Records drawn from a dataset:
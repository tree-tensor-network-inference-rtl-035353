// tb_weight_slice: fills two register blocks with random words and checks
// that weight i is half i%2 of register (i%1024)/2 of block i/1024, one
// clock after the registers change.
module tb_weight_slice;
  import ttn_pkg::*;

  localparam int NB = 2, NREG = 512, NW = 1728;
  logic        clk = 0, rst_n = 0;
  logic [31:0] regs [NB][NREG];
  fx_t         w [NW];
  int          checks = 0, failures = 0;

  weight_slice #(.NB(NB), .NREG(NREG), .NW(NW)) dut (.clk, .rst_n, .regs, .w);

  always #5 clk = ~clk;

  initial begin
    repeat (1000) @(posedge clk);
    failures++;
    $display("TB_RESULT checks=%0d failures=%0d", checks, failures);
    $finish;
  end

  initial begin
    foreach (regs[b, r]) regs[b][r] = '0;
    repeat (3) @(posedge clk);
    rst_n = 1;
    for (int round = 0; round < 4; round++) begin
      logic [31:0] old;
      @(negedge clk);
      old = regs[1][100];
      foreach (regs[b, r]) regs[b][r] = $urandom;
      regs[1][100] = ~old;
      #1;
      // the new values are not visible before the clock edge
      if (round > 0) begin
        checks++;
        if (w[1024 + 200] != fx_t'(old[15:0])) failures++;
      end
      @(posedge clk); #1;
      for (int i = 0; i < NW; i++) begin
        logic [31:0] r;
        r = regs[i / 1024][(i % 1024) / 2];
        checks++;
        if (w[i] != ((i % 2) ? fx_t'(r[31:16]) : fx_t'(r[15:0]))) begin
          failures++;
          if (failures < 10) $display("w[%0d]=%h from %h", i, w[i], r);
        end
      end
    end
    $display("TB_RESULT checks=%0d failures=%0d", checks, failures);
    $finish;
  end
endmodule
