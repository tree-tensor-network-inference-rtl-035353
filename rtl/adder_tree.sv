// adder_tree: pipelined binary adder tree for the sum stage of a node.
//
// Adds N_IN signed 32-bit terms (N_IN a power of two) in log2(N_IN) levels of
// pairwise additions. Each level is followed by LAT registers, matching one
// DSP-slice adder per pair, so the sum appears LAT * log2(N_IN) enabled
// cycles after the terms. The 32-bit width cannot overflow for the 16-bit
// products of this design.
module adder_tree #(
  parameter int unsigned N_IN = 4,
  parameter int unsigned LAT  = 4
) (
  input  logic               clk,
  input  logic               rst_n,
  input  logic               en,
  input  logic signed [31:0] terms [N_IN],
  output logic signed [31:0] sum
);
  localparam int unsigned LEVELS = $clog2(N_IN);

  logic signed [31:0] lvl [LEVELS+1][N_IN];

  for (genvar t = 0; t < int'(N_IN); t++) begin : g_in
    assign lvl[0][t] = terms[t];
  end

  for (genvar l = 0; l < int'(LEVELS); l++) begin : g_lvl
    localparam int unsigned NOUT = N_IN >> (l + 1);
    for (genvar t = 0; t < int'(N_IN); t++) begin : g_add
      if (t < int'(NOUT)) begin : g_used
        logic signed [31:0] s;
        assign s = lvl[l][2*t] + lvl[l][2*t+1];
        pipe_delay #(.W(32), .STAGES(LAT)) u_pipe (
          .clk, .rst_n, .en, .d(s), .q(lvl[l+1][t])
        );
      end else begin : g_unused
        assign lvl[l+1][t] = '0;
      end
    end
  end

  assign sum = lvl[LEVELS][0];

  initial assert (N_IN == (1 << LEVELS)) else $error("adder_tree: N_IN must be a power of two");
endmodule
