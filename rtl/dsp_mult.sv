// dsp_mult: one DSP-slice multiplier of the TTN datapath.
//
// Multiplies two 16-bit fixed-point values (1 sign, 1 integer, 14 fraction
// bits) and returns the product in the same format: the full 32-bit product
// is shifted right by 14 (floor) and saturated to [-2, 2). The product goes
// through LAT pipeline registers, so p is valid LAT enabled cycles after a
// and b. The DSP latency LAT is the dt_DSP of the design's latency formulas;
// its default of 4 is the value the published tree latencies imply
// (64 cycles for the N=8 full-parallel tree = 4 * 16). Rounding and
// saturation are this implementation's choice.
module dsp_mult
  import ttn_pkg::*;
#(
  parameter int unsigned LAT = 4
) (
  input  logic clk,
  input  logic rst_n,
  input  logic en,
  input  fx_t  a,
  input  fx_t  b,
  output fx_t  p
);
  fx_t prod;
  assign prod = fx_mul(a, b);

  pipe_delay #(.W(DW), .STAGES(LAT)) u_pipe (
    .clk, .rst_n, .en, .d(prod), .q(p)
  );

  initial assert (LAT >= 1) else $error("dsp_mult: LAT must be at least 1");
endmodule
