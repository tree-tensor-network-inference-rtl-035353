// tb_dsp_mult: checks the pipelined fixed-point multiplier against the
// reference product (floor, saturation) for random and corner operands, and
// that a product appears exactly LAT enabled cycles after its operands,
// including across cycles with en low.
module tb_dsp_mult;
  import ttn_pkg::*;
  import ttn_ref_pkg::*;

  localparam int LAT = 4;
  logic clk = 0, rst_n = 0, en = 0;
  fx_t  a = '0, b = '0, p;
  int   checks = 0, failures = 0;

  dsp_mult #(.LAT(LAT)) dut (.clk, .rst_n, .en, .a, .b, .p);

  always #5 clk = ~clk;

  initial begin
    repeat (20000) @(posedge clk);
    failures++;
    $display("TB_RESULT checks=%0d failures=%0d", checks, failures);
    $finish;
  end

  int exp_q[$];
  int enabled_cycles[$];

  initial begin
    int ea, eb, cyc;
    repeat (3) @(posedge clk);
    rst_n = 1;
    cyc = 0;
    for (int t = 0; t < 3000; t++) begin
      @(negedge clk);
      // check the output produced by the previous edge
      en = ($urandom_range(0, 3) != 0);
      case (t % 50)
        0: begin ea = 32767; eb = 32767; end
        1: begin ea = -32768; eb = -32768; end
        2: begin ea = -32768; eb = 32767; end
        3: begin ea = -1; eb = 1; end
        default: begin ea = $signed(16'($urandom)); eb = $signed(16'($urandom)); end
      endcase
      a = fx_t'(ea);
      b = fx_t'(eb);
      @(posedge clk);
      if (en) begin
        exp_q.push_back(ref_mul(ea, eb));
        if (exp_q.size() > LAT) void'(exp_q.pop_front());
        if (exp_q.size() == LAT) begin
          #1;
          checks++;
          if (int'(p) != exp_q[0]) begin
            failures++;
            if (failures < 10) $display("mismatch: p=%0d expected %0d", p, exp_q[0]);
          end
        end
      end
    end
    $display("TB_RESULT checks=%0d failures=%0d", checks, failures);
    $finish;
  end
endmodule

Requirement: Tell how many lines above include the word "point". Give the number alone.

Result of this task: 2